Note - scikit-learn logistic regression does *not* automatically perform a hypothesis test on coefficients. That is OK - if you scale the data they are more comparable in weight.

### Match the following situation descriptions with the model most appropriate to addressing them

In addition to logistic regression, a number of other approaches were covered this week. Pair them with the situations they are most appropriate for, and briefly explain why.

Situations:
1. You are given data on academic performance of primary school students, and asked to fit a model to help predict "at-risk" students who are likely to receive the bottom tier of grades.
2. You are studying tech companies and their patterns in releasing new products, and would like to be able to model and predict when a new product is likely to be launched.
3. You are working on modeling expected plant size and yield with a laboratory that is able to capture fantastically detailed physical data about plants, but only of a few dozen plants at a time.

Approaches:
1. Ridge Regression
2. Quantile Regression
3. Survival Analysis

**What are 3 features positively correlated with income above 50k**

Education level, having an executive-managerial profession and working security have some of the highest positive coorelations on the X9 coefficient table.

** What are 3 features negatively correlated with income above 50k?**

Having a farming or fishing profession, having a cleaning profession and immigrating from Mexico are some of the highest negative coorelations. The highest in any direction is the negative 'other services', but it's hard to say what that means.


**Overall, how well does the model explain the data and what insights do you derive from it?**

The model scores highly for percent of data explained by model. With no changes it predicts 79, and I was able to get it up to 81.3%, when models from earlier in the unit were good were 20-40. Education level, Occupation type and capital gains and losses are quite influential on the score while country of origin is extremely minor effect and oddly, 'work-class' is bad for the score (less precise than occupation).

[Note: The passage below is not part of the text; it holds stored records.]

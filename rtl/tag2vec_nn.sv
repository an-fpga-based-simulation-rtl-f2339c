// tag2vec_nn: walks a list of connected neurons and reads one tag bit per cycle.
//  VEC mode (topology-vector-phase): bit s of the topology vector is the fire tag of
//    list slot s, zero for invalid slots. done pulses with the finished vector.
//  NN mode (topology-update-phase): every valid slot whose excitation tag reads zero is
//    emitted as a neuron number on out_valid/out_neuron, held until out_ready; these are
//    the postsynaptic neurons that a fire-start reaches and that are not yet excited.
// In range mode the list is replaced by the neuron numbers 0 .. range_n-1 (used for the
// full-connected scheme, where every neuron is postsynaptic). start is accepted while
// idle; the list inputs must stay stable until done. One slot per cycle, plus stalls
// on out_ready. The document names the Tag2Vec and Tag2NN functions; the sequential
// one-bit-per-cycle reading is this design's choice.
module tag2vec_nn
  import see_pkg::*;
(
  input  logic           clk,
  input  logic           rst_n,
  input  logic           start,
  input  logic           nn_mode,
  input  logic           range_mode,
  input  neuron_t        range_n,
  input  neuron_t        nbr     [NBR],
  input  logic [NBR-1:0] nbr_vld,
  output logic           busy,
  // tag field read port
  output neuron_t        tag_addr,
  input  logic           tag_bit,
  // results
  output logic           done,
  output logic [NBR-1:0] vec,
  output logic           out_valid,
  output neuron_t        out_neuron,
  input  logic           out_ready
);
  logic [NEURON_W:0] idx;
  logic              mode_nn, mode_rng;
  logic              slot_vld, last;
  logic [NBR-1:0]    vec_q;

  always_comb begin
    if (mode_rng) begin
      tag_addr = idx[NEURON_W-1:0];
      slot_vld = 1'b1;
      last     = (idx + 1 >= {1'b0, range_n});
    end else begin
      tag_addr = nbr[idx[2:0]];
      slot_vld = nbr_vld[idx[2:0]];
      last     = (idx == (NEURON_W+1)'(NBR - 1));
    end
    out_valid  = busy && mode_nn && slot_vld && !tag_bit;
    out_neuron = tag_addr;
  end

  logic advance;
  assign advance = busy && !(out_valid && !out_ready);

  always_ff @(posedge clk or negedge rst_n) begin
    if (!rst_n) begin
      busy <= 1'b0; idx <= '0; mode_nn <= 1'b0; mode_rng <= 1'b0;
      vec_q <= '0; done <= 1'b0; vec <= '0;
    end else begin
      done <= 1'b0;
      if (start && !busy) begin
        busy     <= !(range_mode && range_n == 0);
        done     <=  (range_mode && range_n == 0);
        idx      <= '0;
        mode_nn  <= nn_mode;
        mode_rng <= range_mode;
        vec_q    <= '0;
      end else if (advance) begin
        if (!mode_rng && !mode_nn) vec_q[idx[2:0]] <= slot_vld && tag_bit;
        idx <= idx + 1'b1;
        if (last) begin
          busy <= 1'b0;
          done <= 1'b1;
          vec  <= vec_q;
          if (!mode_rng && !mode_nn) vec[idx[2:0]] <= slot_vld && tag_bit;
        end
      end
    end
  end
endmodule
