// tb_tag2vec_nn: drives random neighbour lists against a random tag array. VEC mode
// must return the tags of the valid slots as a vector after one cycle per slot; NN
// mode must emit, in slot order, exactly the valid slots whose tag is zero, holding
// each while out_ready is low; range mode must emit every untagged neuron below
// range_n.
module tb_tag2vec_nn;
  import see_pkg::*;
  logic clk = 0, rst_n = 0;
  always #5 clk = ~clk;
  logic start, nn_mode, range_mode, busy, tag_bit, done, out_valid, out_ready;
  neuron_t range_n, tag_addr, out_neuron;
  neuron_t nbr [NBR];
  logic [NBR-1:0] nbr_vld, vec;
  bit tags [64];
  neuron_t got[$];
  int checks = 0, failures = 0, stalls = 0;

  tag2vec_nn dut (.*);
  assign tag_bit = tags[tag_addr[5:0]];

  always @(posedge clk) if (out_valid) begin
    if (out_ready) got.push_back(out_neuron); else stalls++;
  end
  always @(negedge clk) out_ready <= ($urandom_range(0, 2) != 0);

  task automatic run(bit nn, bit rng);
    neuron_t exp[$];
    logic [NBR-1:0] ev;
    int cyc;
    foreach (tags[i]) tags[i] = 1'($urandom);
    for (int s = 0; s < NBR; s++) begin
      nbr[s] = NEURON_W'($urandom_range(0, 63));
      nbr_vld[s] = 1'($urandom);
    end
    range_n = NEURON_W'($urandom_range(1, 64));
    ev = '0;
    if (rng) begin
      for (int k = 0; k < int'(range_n); k++) if (!tags[k]) exp.push_back(NEURON_W'(k));
    end else
      for (int s = 0; s < NBR; s++) begin
        ev[s] = nbr_vld[s] && tags[nbr[s]];
        if (nbr_vld[s] && !tags[nbr[s]]) exp.push_back(nbr[s]);
      end
    got.delete();
    nn_mode = nn; range_mode = rng; start = 1;
    @(negedge clk); start = 0;
    cyc = 0;
    while (!done) begin @(negedge clk); cyc++; end
    if (!nn) begin
      checks++;
      if (vec != ev || cyc != NBR) begin
        failures++; $display("FAIL vec %b exp %b cycles %0d", vec, ev, cyc);
      end
    end else begin
      checks++;
      if (got != exp) begin failures++; $display("FAIL nn list size %0d exp %0d", got.size(), exp.size()); end
    end
  endtask

  initial begin
    start = 0; nn_mode = 0; range_mode = 0; range_n = '0; out_ready = 1;
    foreach (nbr[s]) nbr[s] = '0;
    nbr_vld = '0;
    repeat (2) @(negedge clk);
    rst_n = 1;
    for (int i = 0; i < 100; i++) run(0, 0);
    for (int i = 0; i < 100; i++) run(1, 0);
    for (int i = 0; i < 30; i++) run(1, 1);
    checks++;
    if (stalls == 0) begin failures++; $display("FAIL no stall seen"); end
    $display("TB_RESULT checks=%0d failures=%0d", checks, failures);
    $finish;
  end
  initial begin
    repeat (50000) @(posedge clk);
    failures++;
    $display("TB_RESULT checks=%0d failures=%0d", checks, failures);
    $finish;
  end
endmodule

Age could be bad for the score because it's not linear, we would expect it to be highest in middle age but start to be a negative indicator after retirement.

**You are given data on academic performance of primary school students, and asked to fit a model to help predict "at-risk" students who are likely to receive the bottom tier of grades.**
Quantile regression can be used to find the relationship features have only to an upper % of data (such as top 10% or top 50% of grades). You can infer negative correlations are risks to becoming below that grade.

**You are studying tech companies and their patterns in releasing new products, and would like to be able to model and predict when a new product is likely to be launched.**
Using survival regression, we can define the new product is the death event and analyze how long features 'survive'.

**You are working on modeling expected plant size and yield with a laboratory that is able to capture fantastically detailed physical data about plants, but only of a few dozen plants at a time.**
Ridge regression can be used to highly customize the regression to avoid overfitting a small number of values.